# eating habits



## clvnlyns (Oct 13, 2011)

I feed my dog 2 times a day,,as of bout a week ago he doesnt want to eat,,,sum days he eats sum days he dont,,,if he does eat it he will only eat one meal


----------



## Blue_Nose_Bella (Jan 16, 2011)

How much are you feeding him? How much exercise does he get in order to work up an appetite? What are you feeding him.


----------



## clvnlyns (Oct 13, 2011)

I feed him diamonds natural chicken,fetch for like an hour like an hour walk,2 cups a day


----------



## clvnlyns (Oct 13, 2011)

Been on diamonds for about a month now,,but b4 he was on totw,,do u think the switch from grain free has anything to do wit it??


----------



## Odin`s_BlueDragon (Mar 11, 2012)

The switch of TotW might be doin it. Im no nutritionist, but why the switch? These dogs tend to do much better with the grain free foods.


----------



## angelbaby (Feb 4, 2010)

what's the weather been like there? I find in the heat mine eat less as well. As long as he is drinking I wouldn't worry too much. if the switch was recent try switching back if you can and see if the appetite increases with that , he could just be picky. Unless he is losing weight I wouldn't stress it too much, if he does start to lose weight over all this or becomes lethargic then it may be something else or some illness that has him like this.


----------



## clvnlyns (Oct 13, 2011)

Switched cuz money was low,but switchin back soon as this is gone,and it has been hot 90s everyday


----------



## PerfectPit (Aug 2, 2010)

I found when I switched food my boy refused to eat or ate very little due to not liking it. Once I changed to Blue Buffalo fish and sweet potato he started eating again. My boy is 3 and he eats usually once a day about 2cups even though it is offered twice.
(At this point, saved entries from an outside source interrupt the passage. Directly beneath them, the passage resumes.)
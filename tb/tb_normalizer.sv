// Self-checking test of normalizer (48-bit product, 9-bit exponent).
// Products are built as the product of two random 24-bit significands with
// their top bit set, so the leading one is at bit 46 or 47, plus the two
// extreme products 1.0 x 1.0 and (2-2^-23)^2. The expected result is the
// product divided by two (integer shift) with the exponent plus one when bit
// 47 is set, unchanged otherwise; the flags follow the final exponent range.
// Both the shifted and the unshifted case must occur.
// A second instance at 8-bit product / 6-bit exponent, the size of the
// simplified normaliser drawing, is checked for every product with its
// leading one at bit 6 or 7 and every exponent 0..40 (limit 2^5 - 2 = 30).
module tb_normalizer;
  import fpm_pkg::*;
  logic [47:0] ip, nsig;
  logic [8:0]  e, ne;
  logic        neg, ovf, udf;
  exp_class_e  cat;
  int checks = 0, failures = 0, n_shift = 0, n_noshift = 0;

  logic [7:0] ip8, nsig8;
  logic [5:0] e6, ne6;
  logic       ovf6, udf6;
  exp_class_e cat6;
  normalizer #(.IP_W(8), .IE_W(6)) dut8 (
    .significand_mul_op(ip8), .exponent_add_op(e6), .exp_neg(1'b0),
    .normalized_significand(nsig8), .normalized_exponent(ne6),
    .category(cat6), .overflow(ovf6), .underflow(udf6));

  normalizer dut (.significand_mul_op(ip), .exponent_add_op(e), .exp_neg(neg),
                  .normalized_significand(nsig), .normalized_exponent(ne),
                  .category(cat), .overflow(ovf), .underflow(udf));

  initial begin
    for (int i = 0; i < 5000; i++) begin
      logic [23:0] x, y;
      logic [47:0] esig;
      int          ee, fe;
      x  = (i == 0) ? 24'h800000 : (i == 1) ? 24'hFFFFFF : {1'b1, 23'($urandom)};
      y  = (i == 0) ? 24'h800000 : (i == 1) ? 24'hFFFFFF : {1'b1, 23'($urandom)};
      ip = 48'(x) * 48'(y);
      ee = int'($urandom % 507) - 125;
      if (i % 10 == 2) ee = 0;
      if (i % 10 == 3) ee = 254;
      e   = 9'(ee);
      neg = (ee < 0);
      #1;
      if (ip >= 48'h8000_0000_0000) begin
        esig = ip / 2;
        fe   = ee + 1;
        n_shift++;
      end else begin
        esig = ip;
        fe   = ee;
        n_noshift++;
      end
      checks++;
      if (nsig != esig || ne != 9'(fe) || udf != (fe < 1) || ovf != (fe > 254)) begin
        failures++;
        if (failures < 10) $display("FAIL ip=%h e=%0d -> %h %0d", ip, ee, nsig, ne);
      end
    end
    for (int v = 64; v < 256; v++) begin
      for (int ee = 0; ee <= 40; ee++) begin
        int fe;
        ip8 = 8'(v);
        e6  = 6'(ee);
        #1;
        fe = ee + ((v >= 128) ? 1 : 0);
        checks++;
        if (nsig8 != 8'((v >= 128) ? v / 2 : v) || ne6 != 6'(fe) ||
            udf6 != (fe < 1) || ovf6 != (fe > 30)) begin
          failures++;
          if (failures < 10) $display("FAIL small ip=%h e=%0d -> %h %0d", ip8, ee, nsig8, ne6);
        end
      end
    end
    checks++;
    if (n_shift == 0 || n_noshift == 0) begin
      failures++;
      $display("FAIL shift=%0d noshift=%0d", n_shift, n_noshift);
    end
    $display("TB_RESULT checks=%0d failures=%0d", checks, failures);
    $finish;
  end

  initial begin
    #1000000;
    failures++;
    $display("TB_RESULT checks=%0d failures=%0d", checks, failures);
    $finish;
  end
endmodule
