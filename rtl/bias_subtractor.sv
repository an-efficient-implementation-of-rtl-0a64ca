// Bias subtractor: r = s - BIAS as a ripple-borrow chain of 1-bit constant
// subtractors. Bit i uses a one subtractor (OS) where bit i of BIAS is 1 and a
// zero subtractor (ZS) where it is 0; each borrow out feeds the next bit and
// no borrow enters bit 0. For the default BIAS = 127 on 9 bits this is seven
// OS cells (bits 0..6) followed by two ZS cells (bits 7..8).
// b_out is the borrow out of the top bit: it is 1 exactly when s < BIAS,
// i.e. when the intermediate exponent is negative (underflow); r then holds
// the two's-complement difference. Purely combinational.
module bias_subtractor #(
  parameter int unsigned WIDTH = 9,
  parameter int unsigned BIAS  = 127
) (
  input  logic [WIDTH-1:0] s,
  output logic [WIDTH-1:0] r,
  output logic             b_out
);
  localparam logic [WIDTH-1:0] T = WIDTH'(BIAS);

  logic [WIDTH:0] bw;    // bw[i] is the borrow into bit i
  assign bw[0] = 1'b0;

  for (genvar i = 0; i < WIDTH; i++) begin : g_bit
    if (T[i]) begin : g_os
      one_subtractor  u_os (.s(s[i]), .b_in(bw[i]), .r(r[i]), .b_out(bw[i+1]));
    end else begin : g_zs
      zero_subtractor u_zs (.s(s[i]), .b_in(bw[i]), .r(r[i]), .b_out(bw[i+1]));
    end
  end

  assign b_out = bw[WIDTH];
endmodule
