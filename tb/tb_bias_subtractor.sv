// Self-checking test of bias_subtractor with the default bias 127 on 9 bits:
// every 9-bit input s; the expected difference is (s - 127) mod 512 and the
// borrow is set exactly when s < 127.
module tb_bias_subtractor;
  logic [8:0] s, r;
  logic       b_out;
  int checks = 0, failures = 0;

  bias_subtractor dut (.s(s), .r(r), .b_out(b_out));

  initial begin
    for (int i = 0; i < 512; i++) begin
      int d;
      s = 9'(i);
      #1;
      d = i - 127;
      checks++;
      if (r != 9'(d) || b_out != (d < 0)) begin
        failures++;
        if (failures < 10) $display("FAIL s=%0d -> r=%0d bo=%0b", i, r, b_out);
      end
    end
    $display("TB_RESULT checks=%0d failures=%0d", checks, failures);
    $finish;
  end

  initial begin
    #100000;
    failures++;
    $display("TB_RESULT checks=%0d failures=%0d", checks, failures);
    $finish;
  end
endmodule
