// Unsigned N x N carry-save array multiplier with one pipeline register.
//
// Partial products a[i] & b[j] feed an array of adder cells:
//   row 1         N-1 half adders; cell j adds a[j+1]&b[0] and a[j]&b[1]
//   rows 2..N-1   N-1 full adders each; in row r, cell j (weight r+j) adds
//                 a[j]&b[r], the sum of the row above at the same weight (for
//                 the top cell: the leftover partial product a[N-1]&b[r-1])
//                 and the carry of the row above, which moves one column to
//                 the left on its way down ("carry save")
//   merging row   a ripple carry adder (one half adder, N-2 full adders) that
//                 adds the last row's sums and carries, plus a[N-1]&b[N-1]
//                 at the top, to give the upper product bits
// The lowest sum of each row is a finished product bit. The critical path
// runs from the first row through the carry chain of the merging row.
//
// Pipelining: the sums and carries leaving row PIPE_ROW, the finished low
// product bits and both operands are registered, cutting the array in two.
// p therefore follows a and b by exactly one clock. PIPE_ROW = N/2 is this
// design's choice of "the middle"; any value 1..N-1 works.
// Reset is synchronous, active low.
// Lint reports unused bits by construction: the lowest sum of a row is a
// product bit, not an input of the next row, and each row uses only two bits
// of its view of b.
module csa_multiplier #(
  parameter int unsigned N        = 24,
  parameter int unsigned PIPE_ROW = N / 2
) (
  input  logic           clk,
  input  logic           rst_n,
  input  logic [N-1:0]   a,
  input  logic [N-1:0]   b,
  output logic [2*N-1:0] p
);
  // ------------------------------------------------------------------
  // Stage register at the cut
  // ------------------------------------------------------------------
  logic [N-1:0]    a_q, b_q;
  logic [N-2:0]    cut_s, cut_c, cut_s_q, cut_c_q;
  logic [PIPE_ROW:0] plo, plo_q;        // product bits finished before the cut
  logic [N-1:0]    p_low;               // product bits 0 .. N-1

  always_ff @(posedge clk) begin
    if (!rst_n) begin
      a_q     <= '0;
      b_q     <= '0;
      cut_s_q <= '0;
      cut_c_q <= '0;
      plo_q   <= '0;
    end else begin
      a_q     <= a;
      b_q     <= b;
      cut_s_q <= cut_s;
      cut_c_q <= cut_c;
      plo_q   <= plo;
    end
  end

  assign plo[0] = a[0] & b[0];

  // ------------------------------------------------------------------
  // Rows 1 .. N-1. Each row exposes s_o / c_o to the row below: its own
  // sums and carries, or their registered copies if the cut follows it.
  // ------------------------------------------------------------------
  for (genvar r = 1; r < N; r++) begin : g_row
    logic [N-1:0] aa, bb;     // operands as seen by this row
    logic [N-2:0] s, c;       // cell j: sum of weight r+j, carry of weight r+j+1
    logic [N-2:0] s_o, c_o;

    if (r > PIPE_ROW) begin : g_late
      assign aa = a_q;
      assign bb = b_q;
    end else begin : g_early
      assign aa = a;
      assign bb = b;
    end

    if (r == 1) begin : g_first
      for (genvar j = 0; j < N - 1; j++) begin : g_ha
        half_adder u_ha (.a(aa[j+1] & bb[0]), .b(aa[j] & bb[1]), .s(s[j]), .co(c[j]));
      end
    end else begin : g_mid
      for (genvar j = 0; j < N - 1; j++) begin : g_fa
        logic upper;
        if (j < N - 2) begin : g_in
          assign upper = g_row[r-1].s_o[j+1];
        end else begin : g_top
          assign upper = aa[N-1] & bb[r-1];
        end
        full_adder u_fa (.a(aa[j] & bb[r]), .b(upper), .ci(g_row[r-1].c_o[j]),
                         .s(s[j]), .co(c[j]));
      end
    end

    if (r == PIPE_ROW) begin : g_cut
      assign cut_s = s;
      assign cut_c = c;
      assign s_o   = cut_s_q;
      assign c_o   = cut_c_q;
    end else begin : g_pass
      assign s_o = s;
      assign c_o = c;
    end

    if (r <= PIPE_ROW) begin : g_plo
      assign plo[r]   = s[0];
      assign p_low[r] = plo_q[r];
    end else begin : g_phi
      assign p_low[r] = s[0];
    end
  end

  assign p_low[0] = plo_q[0];

  // ------------------------------------------------------------------
  // Vector-merging row: ripple carry over weights N .. 2N-2
  // ------------------------------------------------------------------
  logic [N-2:0] mc;   // ripple carry out of merging cell j

  half_adder u_mha (.a(g_row[N-1].s_o[1]), .b(g_row[N-1].c_o[0]),
                    .s(p[N]), .co(mc[0]));

  for (genvar j = 1; j < N - 1; j++) begin : g_merge
    logic upper;
    if (j < N - 2) begin : g_in
      assign upper = g_row[N-1].s_o[j+1];
    end else begin : g_top
      assign upper = a_q[N-1] & b_q[N-1];
    end
    full_adder u_mfa (.a(upper), .b(g_row[N-1].c_o[j]), .ci(mc[j-1]),
                      .s(p[N+j]), .co(mc[j]));
  end

  assign p[2*N-1]  = mc[N-2];
  assign p[N-1:0]  = p_low;
endmodule
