// Self-checking test of csa_multiplier.
// Two instances: the default 24 x 24 array (cut after row 12) and the 4 x 4
// array (cut after row 2). Operands change every clock; each product is
// compared one clock later with the integer product a * b, which also checks
// the one-clock latency. The 4 x 4 array sees all 256 operand pairs, the
// 24 x 24 array its corner values (0, 1, all ones, single bits) and random
// pairs, mostly with the top bit set as for normalised significands.
module tb_csa_multiplier;
  localparam int NR = 4000;
  logic        clk = 1'b0, rst_n = 1'b0;
  logic [23:0] a = '0, b = '0;
  logic [47:0] p;
  logic [3:0]  a4 = '0, b4 = '0;
  logic [7:0]  p4;
  int checks = 0, failures = 0, cycles = 0;

  csa_multiplier                      dut   (.clk(clk), .rst_n(rst_n), .a(a),  .b(b),  .p(p));
  csa_multiplier #(.N(4), .PIPE_ROW(2)) dut4 (.clk(clk), .rst_n(rst_n), .a(a4), .b(b4), .p(p4));

  always #5 clk = ~clk;
  always @(posedge clk) cycles++;

  task automatic check(bit ok, string what);
    checks++;
    if (!ok) begin
      failures++;
      if (failures < 10) $display("FAIL %s", what);
    end
  endtask

  function automatic logic [23:0] pick(int i);
    case (i % 8)
      0: return 24'd0;
      1: return 24'd1;
      2: return 24'hFFFFFF;
      3: return 24'(1) << ($urandom % 24);
      4: return 24'h800000;
      default: return {($urandom % 8) != 0, 23'($urandom)};
    endcase
  endfunction

  initial begin
    logic [47:0] exp_p;
    logic [7:0]  exp_p4;
    bit          have = 1'b0;
    repeat (2) @(negedge clk);
    check(p == '0 && p4 == '0, "reset clears the pipeline");
    rst_n = 1'b1;
    for (int i = 0; i < NR; i++) begin
      @(negedge clk);
      if (have) begin
        check(p == exp_p, $sformatf("24x24 got %h expected %h", p, exp_p));
        check(p4 == exp_p4, $sformatf("4x4 got %h expected %h", p4, exp_p4));
      end
      a  = (i < 64) ? pick(i) : pick(5 + (i % 3));
      b  = (i < 64) ? pick(i / 8) : pick(5 + ($urandom % 3));
      a4 = 4'(i);
      b4 = 4'(i >> 4);
      exp_p  = 48'(a) * 48'(b);
      exp_p4 = 8'(a4) * 8'(b4);
      have   = 1'b1;
    end
    @(negedge clk);
    check(p == exp_p && p4 == exp_p4, "last product");
    $display("TB_RESULT checks=%0d failures=%0d", checks, failures);
    $finish;
  end

  initial begin
    wait (cycles > NR + 100);
    failures++;
    $display("TB_RESULT checks=%0d failures=%0d", checks, failures);
    $finish;
  end
endmodule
Toledo has been in the 90's and that has also effected his eating habits.


----------



## PerfectPit (Aug 2, 2010)

I just noticed your last post. I found Tractor Supply Company offers higher grade dog food at a lower cost then most other places in Toledo. You might want to check them out and compare.


----------



## ames (Jun 6, 2010)

yeah could be the food change, maybe his body is rejecting it, or like Angel said, the weather. My boy doesn't eat much in the heat either, I feed him once its cooler and before its too hot.


----------



## clvnlyns (Oct 13, 2011)

Yea pet fanatics on navarre is cheaper then tractor supply,,,think im jus gone switch back to totw


----------



## clvnlyns (Oct 13, 2011)

Totw high praire here we come.lol


----------